As the dust settles on the cyber-incident caused by CrowdStrike releasing a corrupted update, many businesses will, or should, conduct a thorough post-mortem on how the incident affected their business and what could be done differently going forward.
For most critical infrastructure and large organizations, their tried-and-tested cyber-resilience plan undoubtedly will have been kicked into action. However, the incident, dubbed “the largest IT outage in history”, was likely something that no organization, however large and cyber-framework compliant, could have prepared for. It felt like an “Armageddon moment”, as evidenced by disruptions at major airports on Friday.
A company may prepare for their own systems, or for some key partner systems, to be unavailable. However, when an incident is so widespread that, for example, it affects air traffic control, government transport departments, transport providers, and, even the restaurants in the airport through to TV companies that could warn passengers of the issue, preparedness is likely to be limited to your own systems. Fortunately, incidents on this scale are rare.
What the incident on Friday does demonstrate is that only a small percentage of devices need to be taken offline to cause a major global incident. Microsoft confirmed that 8.5 million devices were affected – a conservative estimate would put this between 0.5-0.75% of the total PC devices.
This small percentage, though, are the devices that need to be kept secure and always operation, they are in critical services, which is why the companies that operate them deploy security updates and patches as they become available. Failure to do so could result in severe consequences and prompt cyber-incident experts to question the organization’s reasoning and competence in managing cybersecurity risks.

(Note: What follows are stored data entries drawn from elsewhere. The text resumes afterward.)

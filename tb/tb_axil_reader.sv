// tb_axil_reader: self-checking test of the AXI4-Lite reader.
//
// Four fixed random command words sit on bit_0..bit_3 and a status source
// always offers the next byte of a numbered sequence on
// status_bit/Acc_status_valid. Random reads of 0x60..0x70 and of addresses
// outside the map are issued with random gaps under random RREADY
// back-pressure. Every R beat is compared in order with the expected value:
// the command word, the next status byte zero-extended to 32 bits, or 0 for
// an unmapped address; RRESP must be OKAY. Each 0x70 read must consume
// exactly one status byte. Then a read of 0x70 with no status pending must
// return 0 and consume nothing, and 16 back-to-back reads with RREADY high
// must complete in 16 consecutive clocks.
module tb_axil_reader;
  import axil_pkg::*;
  localparam int N = 1500;

  logic clk = 1'b0, rstn = 1'b0;
  always #5 clk = ~clk;

  axil_if bus (.clk(clk), .rstn(rstn));
  logic [31:0] bit_0, bit_1, bit_2, bit_3;
  logic [7:0]  status_bit;
  logic        acc_status_valid, acc_status_ready;

  axil_reader dut (
    .clk(clk), .rstn(rstn),
    .S_AXI_ARADDR(bus.araddr), .S_AXI_ARVALID(bus.arvalid), .S_AXI_ARREADY(bus.arready),
    .S_AXI_RVALID(bus.rvalid), .S_AXI_RREADY(bus.rready), .S_AXI_RDATA(bus.rdata), .S_AXI_RRESP(bus.rresp),
    .bit_0(bit_0), .bit_1(bit_1), .bit_2(bit_2), .bit_3(bit_3),
    .status_bit(status_bit), .Acc_status_valid(acc_status_valid), .Acc_status_ready(acc_status_ready)
  );

  int checks = 0, failures = 0;
  task automatic check(input bit ok, input string what);
    checks++;
    if (!ok) begin
      failures++;
      $display("FAIL %s at %0t", what, $time);
    end
  endtask

  logic [31:0] ar_list[$];
  logic [31:0] exp_r[$];
  int n_r = 0, n_pop = 0, n_stat_reads = 0, n_bad = 0, r_stalls = 0;
  logic [7:0] next_status = 8'd1;

  // status source: a new byte right after each consumption
  always @(posedge clk) if (rstn) begin
    if (acc_status_valid && acc_status_ready) begin
      n_pop++;
      next_status <= next_status + 8'd1;
    end
    if (bus.rvalid && !bus.rready) r_stalls++;
    if (bus.rvalid && bus.rready) begin
      n_r++;
      check(bus.rresp == 2'b00, "RRESP is OKAY");
      if (exp_r.size() == 0) check(1'b0, "unexpected read data");
      else check(bus.rdata == exp_r.pop_front(), "read data");
    end
  end
  assign status_bit = next_status;

  initial begin
    logic [7:0] stat;
    logic [31:0] a;
    bus.init_master();
    acc_status_valid = 1'b1;
    bit_0 = $urandom; bit_1 = $urandom; bit_2 = $urandom; bit_3 = $urandom;
    repeat (3) @(negedge clk);
    rstn = 1'b1;
    stat = 8'd1;
    for (int i = 0; i < N; i++) begin
      case ($urandom_range(0, 5))
        0: begin a = 32'h60; exp_r.push_back(bit_0); end
        1: begin a = 32'h64; exp_r.push_back(bit_1); end
        2: begin a = 32'h68; exp_r.push_back(bit_2); end
        3: begin a = 32'h6c; exp_r.push_back(bit_3); end
        4: begin a = 32'h70; exp_r.push_back({24'h0, stat}); stat++; n_stat_reads++; end
        default: begin
          a = $urandom_range(0, 1) ? 32'($urandom_range(0, 255)) : $urandom;
          if (a inside {32'h60, 32'h64, 32'h68, 32'h6c, 32'h70}) a = 32'h5c;
          exp_r.push_back('0);
          n_bad++;
        end
      endcase
      ar_list.push_back(a);
    end
    fork
      foreach (ar_list[i]) bus.send_ar(ar_list[i], $urandom_range(0, 2));
      while (n_r < N) begin
        @(negedge clk);
        bus.rready = ($urandom_range(0, 2) != 0);
      end
    join
    bus.rready = 1'b1;
    repeat (3) @(negedge clk);
    check(n_r == N && exp_r.size() == 0, "every read answered");
    check(n_pop == n_stat_reads, "one status byte per 0x70 read");
    check(n_bad > 0 && r_stalls > 0 && n_stat_reads > 0, "invalid reads, R stalls and status reads happened");
    $display("reads=%0d status=%0d invalid=%0d r_stalls=%0d", n_r, n_stat_reads, n_bad, r_stalls);

    // no status pending: 0x70 returns 0 and consumes nothing
    acc_status_valid = 1'b0;
    exp_r.push_back('0);
    bus.send_ar(32'h70, 0);
    repeat (3) @(negedge clk);
    check(n_r == N + 1 && exp_r.size() == 0, "empty status read answered with 0");
    check(n_pop == n_stat_reads, "empty status read consumed nothing");
    acc_status_valid = 1'b1;

    // full rate
    begin
      int r0, t_first, t_last, cyc;
      r0 = n_r; t_first = -1; t_last = -1; cyc = 0;
      for (int i = 0; i < 16; i++) exp_r.push_back((i % 2) ? bit_1 : bit_2);
      fork
        for (int i = 0; i < 16; i++) bus.send_ar((i % 2) ? 32'h64 : 32'h68, 0);
        while (n_r < r0 + 16) begin
          @(posedge clk);
          cyc++;
          if (bus.rvalid && bus.rready) begin
            if (t_first < 0) t_first = cyc;
            t_last = cyc;
          end
        end
      join
      check(t_last - t_first == 15, "16 reads in 16 consecutive clocks");
      $display("full rate: first R at %0d, last at %0d", t_first, t_last);
    end
    $display("TB_RESULT checks=%0d failures=%0d", checks, failures);
    $finish;
  end

  initial begin
    repeat (20000) @(posedge clk);
    failures++;
    $display("watchdog expired");
    $display("TB_RESULT checks=%0d failures=%0d", checks, failures);
    $finish;
  end
endmodule
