// axil_writer: AXI4-Lite write slave that collects a 128-bit command.
//
// The write-address (AW) and write-data (W) channels each pass through a
// skid_buffer, so AWREADY and WREADY come from flip-flops and the two
// channels may arrive in any order or cycle. A write is executed in the
// cycle in which both buffers present a beat, the write-response slot is
// free (BVALID low or BREADY high) and no finished command is still waiting
// for the NoC interface (Acc_cmd_valid high with Acc_cmd_ready low). The
// address is decoded into enable_0..enable_3, which load reg_0..reg_3
// (outputs bit_0..bit_3). The words may be written in any order, but 0x6c
// is the last word of a command: writing it sets the last_word register,
// which is Acc_cmd_valid, held until Acc_cmd_ready. A write to any other
// address loads nothing and raises no command.
//
// Timing: with a ready consumer one write completes per clock; BVALID
// rises the clock after the write is executed, BRESP is always OKAY (00).
// Ports are named as in the writer's block diagram. Following the design
// description: skid buffers on AW and W, four 32-bit registers, last word
// at 0x6c, BRESP fixed to 00. This design's own choices: invalid addresses
// still get a B response (so the bus never hangs), writes stall while a
// command is waiting, WSTRB/AWPROT are not implemented, synchronous
// active-low reset clears all registers.
module axil_writer
  import axil_pkg::*;
#(
  parameter int unsigned ADDR_W = AXI_ADDR_W,
  parameter int unsigned DATA_W = AXI_DATA_W
) (
  input  logic              clk,
  input  logic              rstn,
  // AXI4-Lite write address channel
  input  logic [ADDR_W-1:0] S_AXI_AWADDR,
  input  logic              S_AXI_AWVALID,
  output logic              S_AXI_AWREADY,
  // AXI4-Lite write data channel
  input  logic [DATA_W-1:0] S_AXI_WDATA,
  input  logic              S_AXI_WVALID,
  output logic              S_AXI_WREADY,
  // AXI4-Lite write response channel
  output logic              S_AXI_BVALID,
  output logic [1:0]        S_AXI_BRESP,
  input  logic              S_AXI_BREADY,
  // command registers towards the NoC interface
  output logic [DATA_W-1:0] bit_0,
  output logic [DATA_W-1:0] bit_1,
  output logic [DATA_W-1:0] bit_2,
  output logic [DATA_W-1:0] bit_3,
  output logic              Acc_cmd_valid,
  input  logic              Acc_cmd_ready
);

  logic [ADDR_W-1:0] aw_addr;
  logic              aw_valid;
  logic [DATA_W-1:0] w_data;
  logic              w_valid;
  logic              wr_fire;
  logic              b_free;
  logic              cmd_stall;
  logic [N_REGS-1:0] enable;
  reg_idx_e          idx;
  logic              hit;

  skid_buffer #(.DW(ADDR_W)) u_aw_skid (
    .clk    (clk),
    .rstn   (rstn),
    .S_data (S_AXI_AWADDR),
    .S_valid(S_AXI_AWVALID),
    .S_ready(S_AXI_AWREADY),
    .M_data (aw_addr),
    .M_valid(aw_valid),
    .M_ready(wr_fire)
  );

  skid_buffer #(.DW(DATA_W)) u_w_skid (
    .clk    (clk),
    .rstn   (rstn),
    .S_data (S_AXI_WDATA),
    .S_valid(S_AXI_WVALID),
    .S_ready(S_AXI_WREADY),
    .M_data (w_data),
    .M_valid(w_valid),
    .M_ready(wr_fire)
  );

  axil_addr_decoder u_dec (
    .addr  (aw_addr),
    .enable(enable),
    .idx   (idx),
    .hit   (hit)
  );

  assign b_free    = !S_AXI_BVALID || S_AXI_BREADY;
  assign cmd_stall = Acc_cmd_valid && !Acc_cmd_ready;
  assign wr_fire   = aw_valid && w_valid && b_free && !cmd_stall;

  // reg_0 .. reg_3
  always_ff @(posedge clk) begin
    if (!rstn) begin
      bit_0 <= '0;
      bit_1 <= '0;
      bit_2 <= '0;
      bit_3 <= '0;
    end else if (wr_fire) begin
      if (enable[0]) bit_0 <= w_data;
      if (enable[1]) bit_1 <= w_data;
      if (enable[2]) bit_2 <= w_data;
      if (enable[3]) bit_3 <= w_data;
    end
  end

  // last_word: a write to 0x6c completes the command
  always_ff @(posedge clk) begin
    if (!rstn) begin
      Acc_cmd_valid <= 1'b0;
    end else if (wr_fire && enable[3]) begin
      Acc_cmd_valid <= 1'b1;
    end else if (Acc_cmd_ready) begin
      Acc_cmd_valid <= 1'b0;
    end
  end

  // write response
  always_ff @(posedge clk) begin
    if (!rstn) begin
      S_AXI_BVALID <= 1'b0;
    end else if (wr_fire) begin
      S_AXI_BVALID <= 1'b1;
    end else if (S_AXI_BREADY) begin
      S_AXI_BVALID <= 1'b0;
    end
  end

  assign S_AXI_BRESP = RESP_OKAY;

  // the register index and hit flag are informative only on the write side
  logic unused_ok;
  assign unused_ok = ^{idx, hit, enable[4]};

endmodule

Importance of cyber-resilience plans
A detailed and encompassing cyber-resilience plan can help get your business back up and running quickly. Still, in exceptional circumstances like this, it may not mean your business becomes operational due to others that your business relies on not being as prepared or quick to deploy necessary resources. No company can anticipate all scenarios and completely eliminate the risk of business operational disruption.

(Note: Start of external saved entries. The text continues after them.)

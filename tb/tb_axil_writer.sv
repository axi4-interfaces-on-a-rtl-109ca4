// tb_axil_writer: self-checking test of the AXI4-Lite writer.
//
// Commands are written as four words, the 0x64/0x60/0x68 words in random
// order and 0x6c last, mixed with writes to addresses outside the map. The
// address and data beats travel on independent threads with random gaps,
// so both AW-before-W and W-before-AW orders occur; BREADY and
// Acc_cmd_ready apply random back-pressure. A reference model of the four
// registers, advanced in write order, predicts every command; each
// Acc_cmd_valid && Acc_cmd_ready handshake must show that command on
// bit_0..bit_3. Every write must get exactly one OKAY response, never before
// both of its beats were accepted. A last phase checks one write per clock
// when nothing applies back-pressure.
module tb_axil_writer;
  import axil_pkg::*;
  localparam int NCMD = 150;

  logic clk = 1'b0, rstn = 1'b0;
  always #5 clk = ~clk;

  axil_if bus (.clk(clk), .rstn(rstn));
  logic [31:0] bit_0, bit_1, bit_2, bit_3;
  logic acc_cmd_valid, acc_cmd_ready;

  axil_writer dut (
    .clk(clk), .rstn(rstn),
    .S_AXI_AWADDR(bus.awaddr), .S_AXI_AWVALID(bus.awvalid), .S_AXI_AWREADY(bus.awready),
    .S_AXI_WDATA(bus.wdata), .S_AXI_WVALID(bus.wvalid), .S_AXI_WREADY(bus.wready),
    .S_AXI_BVALID(bus.bvalid), .S_AXI_BRESP(bus.bresp), .S_AXI_BREADY(bus.bready),
    .bit_0(bit_0), .bit_1(bit_1), .bit_2(bit_2), .bit_3(bit_3),
    .Acc_cmd_valid(acc_cmd_valid), .Acc_cmd_ready(acc_cmd_ready)
  );

  int checks = 0, failures = 0;
  task automatic check(input bit ok, input string what);
    checks++;
    if (!ok) begin
      failures++;
      $display("FAIL %s at %0t", what, $time);
    end
  endtask

  logic [31:0]  aw_list[$], w_list[$];
  logic [127:0] exp_cmd[$];
  logic [31:0]  ref_regs[4] = '{default: '0};
  int n_aw = 0, n_w = 0, n_b = 0, n_cmd = 0, n_invalid = 0;
  int aw_first = 0, w_first = 0, cmd_stalls = 0;

  task automatic add_write(input logic [31:0] a, input logic [31:0] d);
    aw_list.push_back(a);
    w_list.push_back(d);
    case (a)
      32'h60: ref_regs[0] = d;
      32'h64: ref_regs[1] = d;
      32'h68: ref_regs[2] = d;
      32'h6c: begin
        ref_regs[3] = d;
        exp_cmd.push_back({ref_regs[3], ref_regs[2], ref_regs[1], ref_regs[0]});
      end
      default: n_invalid++;
    endcase
  endtask

  // monitors
  always @(posedge clk) if (rstn) begin
    // a beat that arrives while its partner on the other channel has not
    if (bus.awvalid && bus.awready && !(bus.wvalid && bus.wready) && n_aw >= n_w) aw_first++;
    if (bus.wvalid && bus.wready && !(bus.awvalid && bus.awready) && n_w >= n_aw) w_first++;
    if (bus.awvalid && bus.awready) n_aw++;
    if (bus.wvalid && bus.wready) n_w++;
    if (bus.bvalid && bus.bready) begin
      n_b++;
      check(bus.bresp == 2'b00, "BRESP is OKAY");
      check(n_b <= n_aw && n_b <= n_w, "response only after both beats");
    end
    if (acc_cmd_valid && !acc_cmd_ready) cmd_stalls++;
    if (acc_cmd_valid && acc_cmd_ready) begin
      n_cmd++;
      if (exp_cmd.size() == 0) check(1'b0, "unexpected command");
      else check({bit_3, bit_2, bit_1, bit_0} == exp_cmd.pop_front(), "command words");
    end
  end

  initial begin
    int order[3];
    logic [31:0] bad;
    logic [31:0] snap[4];
    bus.init_master();
    acc_cmd_ready = 1'b1;
    repeat (3) @(negedge clk);
    rstn = 1'b1;
    // build the stimulus
    for (int c = 0; c < NCMD; c++) begin
      order = '{0, 1, 2};
      order.shuffle();
      foreach (order[k]) begin
        add_write(32'h60 + 32'(order[k]) * 4, $urandom);
        if ($urandom_range(0, 5) == 0) begin
          bad = $urandom_range(0, 1) ? 32'($urandom_range(0, 255)) : $urandom;
          if (bad inside {32'h60, 32'h64, 32'h68, 32'h6c, 32'h70}) bad = 32'h74;
          add_write(bad, $urandom);
        end
      end
      add_write(32'h6c, $urandom);
    end
    fork
      foreach (aw_list[i]) bus.send_aw(aw_list[i], $urandom_range(0, 3));
      foreach (w_list[i])  bus.send_w(w_list[i], $urandom_range(0, 3));
      begin
        while (n_b < aw_list.size()) begin
          @(negedge clk);
          bus.bready = ($urandom_range(0, 3) != 0);
          acc_cmd_ready = ($urandom_range(0, 2) != 0);
        end
      end
    join
    bus.bready = 1'b1;
    acc_cmd_ready = 1'b1;
    repeat (5) @(negedge clk);
    check(n_b == aw_list.size(), "one response per write");
    check(n_cmd == NCMD, "one command per 0x6c write");
    check(exp_cmd.size() == 0, "all commands seen");
    check(n_invalid > 0 && aw_first > 0 && w_first > 0 && cmd_stalls > 0,
          "invalid writes, both beat orders and command stalls happened");
    $display("writes=%0d invalid=%0d aw_first=%0d w_first=%0d cmd_stalls=%0d",
             n_b, n_invalid, aw_first, w_first, cmd_stalls);

    // invalid writes alone change nothing and raise no command
    snap = '{bit_0, bit_1, bit_2, bit_3};
    fork
      begin bus.send_aw(32'h0000_0160, 0); bus.send_aw(32'h7c, 0); bus.send_aw(32'h70, 0); end
      begin bus.send_w(32'hDEAD_BEEF, 0); bus.send_w(32'hDEAD_BEEF, 0); bus.send_w(32'hDEAD_BEEF, 0); end
    join
    repeat (4) @(negedge clk);
    check(bit_0 == snap[0] && bit_1 == snap[1] && bit_2 == snap[2] && bit_3 == snap[3],
          "invalid addresses leave the registers alone");
    check(n_cmd == NCMD && !acc_cmd_valid, "invalid addresses raise no command");
    check(n_b == aw_list.size() + 3, "invalid writes still answered");

    // full rate: 16 writes with no back-pressure complete in 16 consecutive clocks
    begin
      int b0, t_first, t_last, cyc;
      b0 = n_b; t_first = -1; t_last = -1; cyc = 0;
      for (int i = 3; i < 16; i += 4)
        exp_cmd.push_back({32'h1000 + 32'(i), 32'h1000 + 32'(i - 1), 32'h1000 + 32'(i - 2), 32'h1000 + 32'(i - 3)});
      fork
        for (int i = 0; i < 16; i++) bus.send_aw(32'h60 + 32'(i % 4) * 4, 0);
        for (int i = 0; i < 16; i++) bus.send_w(32'h1000 + 32'(i), 0);
        while (n_b < b0 + 16) begin
          @(posedge clk);
          cyc++;
          if (bus.bvalid && bus.bready) begin
            if (t_first < 0) t_first = cyc;
            t_last = cyc;
          end
        end
      join
      check(t_last - t_first == 15, "16 responses in 16 consecutive clocks");
      repeat (3) @(negedge clk);
      check(bit_3 == 32'h100f && bit_0 == 32'h100c, "last full-rate words stored");
      check(n_cmd == NCMD + 4 && exp_cmd.size() == 0, "four full-rate commands");
      $display("full rate: first B at %0d, last at %0d", t_first, t_last);
    end
    $display("TB_RESULT checks=%0d failures=%0d", checks, failures);
    $finish;
  end

  initial begin
    repeat (20000) @(posedge clk);
    failures++;
    $display("watchdog expired");
    $display("TB_RESULT checks=%0d failures=%0d", checks, failures);
    $finish;
  end
endmodule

That said, it’s important that ALL businesses adopt a cyber-resilience plan, and on occasion test the plan to ensure it performs as expected. The plan can even be tested alongside direct business partners, but testing on the scale of ‘CrowdStrike Fridays’ incident is likely to be impractical. In past blogs I have detailed the core elements of cyber-resilience to provide some advice: here are two links that may provide you some assistance – #ShieldsUp and these guidelines to help small businesses enhance their preparedness.
The most important message after the incident last Friday is not to skip the post-mortem or put the incident down to exceptional circumstances. Reviewing an incident, and learning from it, will improve your ability to deal with future incidents. This review should also consider the issue of reliance on just a few vendors, the pitfalls of a monoculture technology environment, and the benefits of implementing diversity in technology to reduce risk.
All eggs in one basket
There are several reasons why companies select single vendors. One is, of course, cost-effectiveness, the others are likely to be a single-pane-of-glass approach and efforts to avoid multiple management platforms and incompatibility between similar, side-by-side solutions. It may be time for companies to examine how tested co-existence with their competitors and diversified product selection could lower risk and benefit customers. This could even take the form of an industry requirement, or a standard.
The post-mortem should also be conducted by those not affected by ‘CrowdStrike Friday’. You have seen the devastation that can be caused by an exceptional cyber-incident, and while it did not affect you this time, you may not be as lucky next time. So, take the learnings of others from this incident to improve your own cyber resilience posture.
Lastly, one way to avoid such an incident is not to run tech that is so old that it can’t be affected by such an incident. Over the weekend, someone highlighted to me an article about Southwest Airlines not being affected, reportedly due to the fact they use Windows 3.1 and Windows 95, which, in the case of Windows 3.1 has not been updated for more than 20 years. I am not sure there are any anti-malware products that still support and protect this archaic technology. This old tech strategy might not give me the confidence needed to fly Southwest anytime soon. Old tech is not the answer, and it’s not a viable cyber-resilience plan – it’s a disaster waiting to happen.